[Opening RECORDS FOR THIS EXERCISE section]
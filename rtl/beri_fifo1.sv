// beri_fifo1: single-element guarded FIFO, the pipeline register of BERI.
//
// One storage register and a full flag. enq is accepted only while empty
// (enq_rdy = !full), deq and first are valid only while full. A flush input
// empties it (used when the pipeline is redirected). The element type is a
// type parameter, so a FIFO of one token type cannot be fed another.
// Timing: data written with enq is visible on first in the next cycle.
// Same-cycle enq and deq are not allowed on a full FIFO (the single-element
// behaviour of the guarded FIFO example this follows); the result is one
// transfer every second cycle when used alone.
module beri_fifo1 #(
  parameter type T = logic [31:0]
) (
  input  logic clk,
  input  logic rst,
  input  logic enq_val,
  output logic enq_rdy,
  input  T     enq_data,
  output logic deq_val,
  input  logic deq_rdy,
  output T     first
);
  T     mem;
  logic full;

  assign enq_rdy = !full;
  assign deq_val = full;
  assign first   = mem;

  always_ff @(posedge clk) begin
    if (rst) begin
      full <= 1'b0;
      mem  <= '0;
    end else if (enq_val && !full) begin
      mem  <= enq_data;
      full <= 1'b1;
    end else if (deq_rdy && full) begin
      full <= 1'b0;
    end
  end

endmodule
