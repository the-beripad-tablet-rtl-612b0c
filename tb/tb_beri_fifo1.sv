// tb_beri_fifo1: checks the single-element pipeline FIFO.
//
// A producer and a consumer with random valid/ready push a numbered stream
// through the FIFO; every item must arrive once, in order. Also checked: the
// FIFO refuses a second item while full, first shows the item in the cycle
// after enq, and a lone FIFO passes one item every second cycle.
module tb_beri_fifo1;
  logic clk = 0, rst = 1;
  always #5 clk = ~clk;
  logic enq_val, enq_rdy, deq_val, deq_rdy;
  logic [31:0] enq_data, first;
  beri_fifo1 #(.T(logic [31:0])) dut (.*);

  int checks = 0, failures = 0;
  task automatic check(input string what, input logic [63:0] got, exp);
    checks++;
    if (got !== exp) begin failures++; $display("FAIL %s: got %h expected %h", what, got, exp); end
  endtask

  int sent = 0, got_n = 0;
  logic rnd_v, rnd_r;
  always @(negedge clk) begin rnd_v <= ($urandom % 4 != 0); rnd_r <= ($urandom % 3 != 0); end

  initial begin
    int t0;
    enq_val = 0; deq_rdy = 0; enq_data = 0;
    repeat (3) @(negedge clk); rst = 0;
    check("empty after reset", {enq_rdy, deq_val}, 2'b10);
    @(negedge clk); enq_val = 1; enq_data = 32'hABCD;
    @(negedge clk); enq_val = 1; enq_data = 32'h1111;
    check("full: first shows item", first, 32'hABCD); check("full: refuses", enq_rdy, 0);
    @(negedge clk); enq_val = 0;
    check("second item not taken", first, 32'hABCD);
    deq_rdy = 1; @(negedge clk); deq_rdy = 0;
    check("empty after deq", deq_val, 0);
    // throughput when both sides are always ready
    t0 = 0; enq_val = 1; deq_rdy = 1;
    for (int c = 0; c < 20; c++) begin @(posedge clk); if (deq_val) t0++; end
    @(negedge clk); enq_val = 0; deq_rdy = 0;
    check("one item every second cycle", t0, 10);
    @(negedge clk); deq_rdy = 1; @(negedge clk); deq_rdy = 0;
    // random stream
    fork
      while (sent < 300) begin
        @(negedge clk); enq_val = rnd_v; enq_data = sent;
        @(posedge clk); if (enq_val && enq_rdy) sent++;
      end
      while (got_n < 300) begin
        @(negedge clk); deq_rdy = rnd_r;
        @(posedge clk);
        if (deq_rdy && deq_val) begin check("order", first, got_n); got_n++; end
      end
    join
    $display("TB_RESULT checks=%0d failures=%0d", checks, failures);
    $finish;
  end
  initial begin
    repeat (10000) @(posedge clk);
    failures++; $display("FAIL watchdog");
    $display("TB_RESULT checks=%0d failures=%0d", checks, failures);
    $finish;
  end
endmodule
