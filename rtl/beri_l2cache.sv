// beri_l2cache: the shared level-2 cache.
//
// Direct-mapped, 32-byte lines, 64 KB by default, serving the two level-1
// caches through beri_merge with full 32-byte requests. A request is
// accepted, the arrays are read, and in the next cycle a read hit answers
// (one-cycle hit). A read miss fetches the line from memory, fills it and
// answers with it. Writes are written through to memory (no allocation on a
// write miss) after updating a present line; writes get no answer. Uncached
// requests pass straight to memory, and uncached reads return memory's answer
// unchanged. One request is handled at a time; the next is accepted in the
// cycle the previous one finishes.
module beri_l2cache
  import beri_pkg::*;
#(
  parameter int SIZE_KB = 64
) (
  input  logic      clk,
  input  logic      rst,
  input  logic      req_val,
  output logic      req_rdy,
  input  mem_req_t  req,
  output logic      resp_val,
  output mem_resp_t resp,
  output logic      mreq_val,
  input  logic      mreq_rdy,
  output mem_req_t  mreq,
  input  logic      mresp_val,
  input  line_t     mresp_data,
  output logic [31:0] n_hit,
  output logic [31:0] n_miss
);
  localparam int LINES = SIZE_KB * 1024 / LINE_B;
  localparam int IW    = $clog2(LINES);
  localparam int TW    = PALEN - 5 - IW;

  logic [TW-1:0]    tags [LINES];
  line_t            data [LINES];
  logic [LINES-1:0] valid;

  typedef enum logic [2:0] { L_IDLE, L_LOOK, L_MEM, L_WAIT, L_RESP } st_e;
  st_e      st;
  mem_req_t r;
  logic [TW-1:0] tag_q;
  line_t    line_q;
  logic     valid_q;

  wire [IW-1:0] idx = r.addr[5+IW-1:5];
  wire hit = valid_q && tag_q == r.addr[PALEN-1:5+IW] && !r.uncached;

  function automatic line_t merge(input line_t old, input line_t nw, input logic [31:0] m);
    line_t o;
    for (int j = 0; j < 32; j++) o[8*j +: 8] = m[j] ? nw[8*j +: 8] : old[8*j +: 8];
    return o;
  endfunction

  wire look_hit = (st == L_LOOK) && !r.write && hit;

  assign req_rdy  = (st == L_IDLE) || look_hit;
  assign resp_val = look_hit || (st == L_RESP);
  assign resp.data = line_q;
  assign resp.src  = r.src;
  assign mreq_val  = (st == L_MEM);
  assign mreq      = r;

  always_ff @(posedge clk) begin
    if (rst) begin
      st <= L_IDLE; valid <= '0; n_hit <= '0; n_miss <= '0; r <= '0;
    end else begin
      unique case (st)
        L_IDLE: if (req_val) st <= L_LOOK;
        L_LOOK: begin
          if (look_hit) begin
            n_hit <= n_hit + 1;
            st <= req_val ? L_LOOK : L_IDLE;
          end else begin
            st <= L_MEM;
            if (!r.write && !r.uncached) n_miss <= n_miss + 1;
            if (r.write && hit) data[idx] <= merge(line_q, r.data, r.be);
          end
        end
        L_MEM: if (mreq_rdy) st <= r.write ? L_IDLE : L_WAIT;
        L_WAIT: if (mresp_val) begin
          st     <= L_RESP;
          line_q <= mresp_data;
          if (!r.uncached) begin
            data[idx]  <= mresp_data;
            tags[idx]  <= r.addr[PALEN-1:5+IW];
            valid[idx] <= 1'b1;
          end
        end
        L_RESP: st <= L_IDLE;
        default: st <= L_IDLE;
      endcase
    end
    if (req_val && req_rdy) begin
      r       <= req;
      tag_q   <= tags[req.addr[5+IW-1:5]];
      line_q  <= data[req.addr[5+IW-1:5]];
      valid_q <= valid[req.addr[5+IW-1:5]];
    end
  end
endmodule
[Closing RECORDS FOR THIS EXERCISE section]
WHAT THE EXERCISE ASKS:
Reproduce exactly, and with no other material, the lines between those holding "in the cycle" and "always @(negedge clk)", inclusive.

ANSWER TO THIS TASK:
// FIFO refuses a second item while full, first shows the item in the cycle
// after enq, and a lone FIFO passes one item every second cycle.
module tb_beri_fifo1;
  logic clk = 0, rst = 1;
  always #5 clk = ~clk;
  logic enq_val, enq_rdy, deq_val, deq_rdy;
  logic [31:0] enq_data, first;
  beri_fifo1 #(.T(logic [31:0])) dut (.*);

  int checks = 0, failures = 0;
  task automatic check(input string what, input logic [63:0] got, exp);
    checks++;
    if (got !== exp) begin failures++; $display("FAIL %s: got %h expected %h", what, got, exp); end
  endtask

  int sent = 0, got_n = 0;
  logic rnd_v, rnd_r;
  always @(negedge clk) begin rnd_v <= ($urandom % 4 != 0); rnd_r <= ($urandom % 3 != 0); end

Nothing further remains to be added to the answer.